男女の賃金格差に対する認知度を高めることは、重要な一歩です。よって私は、初の「平等な賃金の国際デー」を歓迎するとともに、その制定を実現した人々すべてにお祝いを申し上げます。

私たちは、女性がなぜ、賃金の低い仕事に追いやられるのか、ケア部門の仕事を含め女性が圧倒的に多い職業の給与が低いのはなぜか、パートタイムで働く女性がこれだけ多いのはなぜか、子どもを持った男性の給与は上がることが多いのに対して母親になった女性の給与はなぜ下がるのか、より賃金の高い職業に就こうとする女性はなぜ障壁に突き当たるのか、を問いたださなければなりません。

その解決策として、男女をめぐる有害な固定観念に終止符を打つこと、制度的な障壁を撤廃すること、家族の中で責任を平等に分担することなどが挙げられます。

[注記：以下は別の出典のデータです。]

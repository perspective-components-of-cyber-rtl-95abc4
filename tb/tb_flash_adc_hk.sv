// Testbench for flash_adc_hk (8 levels, moduli 3 and 4): random and boundary
// samples; the expected level is floor(u * 8 / 65536), computed here, and the
// outputs must be its one-hot, binary and residue codes.
module tb_flash_adc_hk;
  int checks = 0, failures = 0;
  logic [15:0] u;
  logic [7:0]  haar;
  logic [2:0]  bin;
  logic [1:0][3:0] hk;

  flash_adc_hk dut (.u(u), .haar(haar), .r_bin(bin), .hk(hk));

  initial begin
    #100000;
    failures++;
    $display("watchdog expired");
    $display("TB_RESULT checks=%0d failures=%0d", checks, failures);
    $finish;
  end

  initial begin
    for (int i = 0; i < 500; i++) begin
      int l;
      u = (i < 8) ? 16'(i * 8192) : ((i < 16) ? 16'((i - 8) * 8192 + 8191) : 16'($urandom));
      #1;
      l = (int'(u) * 8) / 65536;
      checks++;
      if (haar !== 8'(1) << l || bin !== 3'(l) ||
          hk[0] !== 4'(1) << (l % 3) || hk[1] !== 4'(1) << (l % 4)) begin
        failures++; $display("u=%0d level %0d: haar=%b bin=%0d hk=%b", u, l, haar, bin, hk);
      end
    end
    $display("TB_RESULT checks=%0d failures=%0d", checks, failures);
    $finish;
  end
endmodule
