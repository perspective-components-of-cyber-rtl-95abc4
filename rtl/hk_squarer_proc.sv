// hk_squarer_proc: difference-modular squarer special processor in the
// Haar-Krestenson basis. It computes the residue code of (x - y)^2 for two
// analog inputs, the term of a squared Euclidean distance.
// Two parallel ADCs (flash_adc_hk) give the H-K residue codes of x and y for
// the moduli MODS; on a clock edge with the synchronisation strobe sx high the
// codes are written into two D-trigger registers. For each modulus P a
// difference-modular matrix forms (y - x) mod P and a modular squarer turns it
// into (x - y)^2 mod P; no carries pass between moduli. The result is valid on
// the output bus sq_hk (one one-hot row per modulus) from the clock edge after
// the strobe; sq_valid marks that cycle. sq_hk is combinational from the
// registers (three gate levels). Lines of sq_hk that are no square modulo
// their modulus (e.g. 2, 6, 7, 8, 10 for P = 11) are constant 0 by nature.
// Defaults follow the document's worked example and Table 12: moduli 8, 9, 11,
// 13 (product 10296) for inputs 0..99, whose largest square 9801 the product
// covers. The input range as LEVELS ADC levels, the reset and sq_valid are this
// design's choices.
module hk_squarer_proc
  import hk_pkg::*;
#(
  parameter int unsigned LEVELS     = 100,              // input levels 0..99
  parameter int unsigned NMOD       = 4,
  parameter int unsigned MODS[NMOD] = '{8, 9, 11, 13},
  parameter int unsigned VW         = 16,
  parameter int unsigned PMAX       = 13 // >= largest modulus
) (
  input  logic                       clk,
  input  logic                       rst_n,     // synchronous, active low
  input  logic [VW-1:0]              ux,        // analog input x(t) as a sample
  input  logic [VW-1:0]              uy,        // analog input y(t) as a sample
  input  logic                       sx,        // synchronisation strobe S_x
  output logic [NMOD-1:0][PMAX-1:0]  x_hk,      // registered H-K code of x
  output logic [NMOD-1:0][PMAX-1:0]  y_hk,      // registered H-K code of y
  output logic [NMOD-1:0][PMAX-1:0]  sq_hk,     // H-K code of (x-y)^2 (output bus)
  output logic                       sq_valid
);
  for (genvar m = 0; m < NMOD; m++) begin : g_chk
    if (MODS[m] > PMAX) begin : g_err
      $error("PMAX is smaller than a modulus");
    end
  end

  localparam int unsigned RW = bits_for(LEVELS);

  logic [NMOD-1:0][PMAX-1:0] x_adc, y_adc;
  logic [LEVELS-1:0]         x_haar_unused, y_haar_unused;
  logic [RW-1:0]             x_bin_unused, y_bin_unused;

  flash_adc_hk #(.LEVELS(LEVELS), .NMOD(NMOD), .MODS(MODS), .VW(VW), .PMAX(PMAX)) u_adc_x (
    .u(ux), .haar(x_haar_unused), .r_bin(x_bin_unused), .hk(x_adc));
  flash_adc_hk #(.LEVELS(LEVELS), .NMOD(NMOD), .MODS(MODS), .VW(VW), .PMAX(PMAX)) u_adc_y (
    .u(uy), .haar(y_haar_unused), .r_bin(y_bin_unused), .hk(y_adc));

  hk_code_register #(.WIDTH(NMOD*PMAX)) u_reg_x (
    .clk(clk), .rst_n(rst_n), .sx(sx), .d(x_adc), .q(x_hk));
  hk_code_register #(.WIDTH(NMOD*PMAX)) u_reg_y (
    .clk(clk), .rst_n(rst_n), .sx(sx), .d(y_adc), .q(y_hk));

  for (genvar m = 0; m < NMOD; m++) begin : g_mod
    localparam int unsigned P = MODS[m];
    logic [P-1:0] diff, sq;
    hk_diff_matrix #(.P(P)) u_diff (.a_oh(x_hk[m][P-1:0]), .b_oh(y_hk[m][P-1:0]), .d_oh(diff));
    hk_mod_square  #(.P(P)) u_sq   (.d_oh(diff), .s_oh(sq));
    if (P < PMAX) begin : g_pad
      assign sq_hk[m] = {{(PMAX-P){1'b0}}, sq};
    end else begin : g_full
      assign sq_hk[m] = sq;
    end
  end

  always_ff @(posedge clk) begin
    if (!rst_n) sq_valid <= 1'b0;
    else        sq_valid <= sx;
  end
endmodule
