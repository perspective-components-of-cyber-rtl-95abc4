// Testbench for hk_squarer_proc at its defaults (inputs 0..99, moduli 8, 9,
// 11, 13). Samples are placed in the middle of an ADC step so that the level
// is known; the processor's output is compared with the residues of (x-y)^2
// computed here, including the worked example x = 29, y = 17 whose square 144
// has residues 0, 0, 1, 1. The result must appear one clock after the strobe
// and must be held while the strobe is low. Every (x - y)^2 residue vector is
// also checked to decode (by search) to the true square, which shows that the
// product of the moduli covers the range.
module tb_hk_squarer_proc;
  int checks = 0, failures = 0;
  logic clk = 0, rst_n = 0, sx = 0;
  logic [15:0] ux = 0, uy = 0;
  logic [3:0][12:0] x_hk, y_hk, sq_hk;
  logic sq_valid;
  int mods [4] = '{8, 9, 11, 13};

  hk_squarer_proc dut (.clk(clk), .rst_n(rst_n), .ux(ux), .uy(uy), .sx(sx),
                       .x_hk(x_hk), .y_hk(y_hk), .sq_hk(sq_hk), .sq_valid(sq_valid));

  always #5 clk = ~clk;

  initial begin
    repeat (100000) @(posedge clk);
    failures++;
    $display("watchdog expired");
    $display("TB_RESULT checks=%0d failures=%0d", checks, failures);
    $finish;
  end

  function automatic logic [15:0] sample(int level);
    return 16'((level * 65536 + 32768) / 100);
  endfunction

  task automatic check_sq(int x, int y);
    int z = (x - y) * (x - y);
    for (int m = 0; m < 4; m++) begin
      checks++;
      if (sq_hk[m] !== 13'(1) << (z % mods[m])) begin
        failures++; $display("x=%0d y=%0d modulus %0d: got %b", x, y, mods[m], sq_hk[m]);
      end
    end
  endtask

  task automatic run(int x, int y);
    ux = sample(x); uy = sample(y); sx = 1;
    @(posedge clk); #1;
    sx = 0;
    checks++; if (!sq_valid) begin failures++; $display("sq_valid missing"); end
    check_sq(x, y);
    ux = sample((x + 37) % 100); uy = sample((y + 11) % 100);   // inputs move, result held
    @(posedge clk); #1;
    checks++; if (sq_valid) begin failures++; $display("sq_valid stuck"); end
    check_sq(x, y);
  endtask

  initial begin
    @(posedge clk); @(posedge clk); #1;
    rst_n = 1;
    run(29, 17);
    checks++;
    if (sq_hk[0] !== 13'h1 || sq_hk[1] !== 13'h1 || sq_hk[2] !== 13'h2 || sq_hk[3] !== 13'h2) begin
      failures++; $display("worked example 29,17 wrong");
    end
    run(17, 29);
    run(0, 99); run(99, 0); run(50, 50);
    for (int i = 0; i < 400; i++) run(int'($urandom % 100), int'($urandom % 100));
    // range check of the modulus set, done on the numbers alone
    for (int z = 0; z <= 9801; z++)
      for (int w = z + 1; w < 10296; w++)
        if (w % 8 == z % 8 && w % 9 == z % 9 && w % 11 == z % 11 && w % 13 == z % 13) begin
          failures++; $display("ambiguous residues %0d %0d", z, w);
        end
    checks++;
    $display("TB_RESULT checks=%0d failures=%0d", checks, failures);
    $finish;
  end
endmodule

私たちは、女性が不当に大きな責任を担っている無給のケア労働を認識し、再分配し、評価する必要があります。

COVID-19のパンデミックは、ジェンダーの不平等をはじめ、あらゆる不平等に付け込み、これを白日の下にさらしました。私たちは復興への投資を進める中で、この機会に、女性に対する賃金差別に終止符を打たねばなりません。

賃金平等は女性にとってだけでなく、すべての人が尊厳と正義を感じられる世界を構築するためにも欠かせないのです。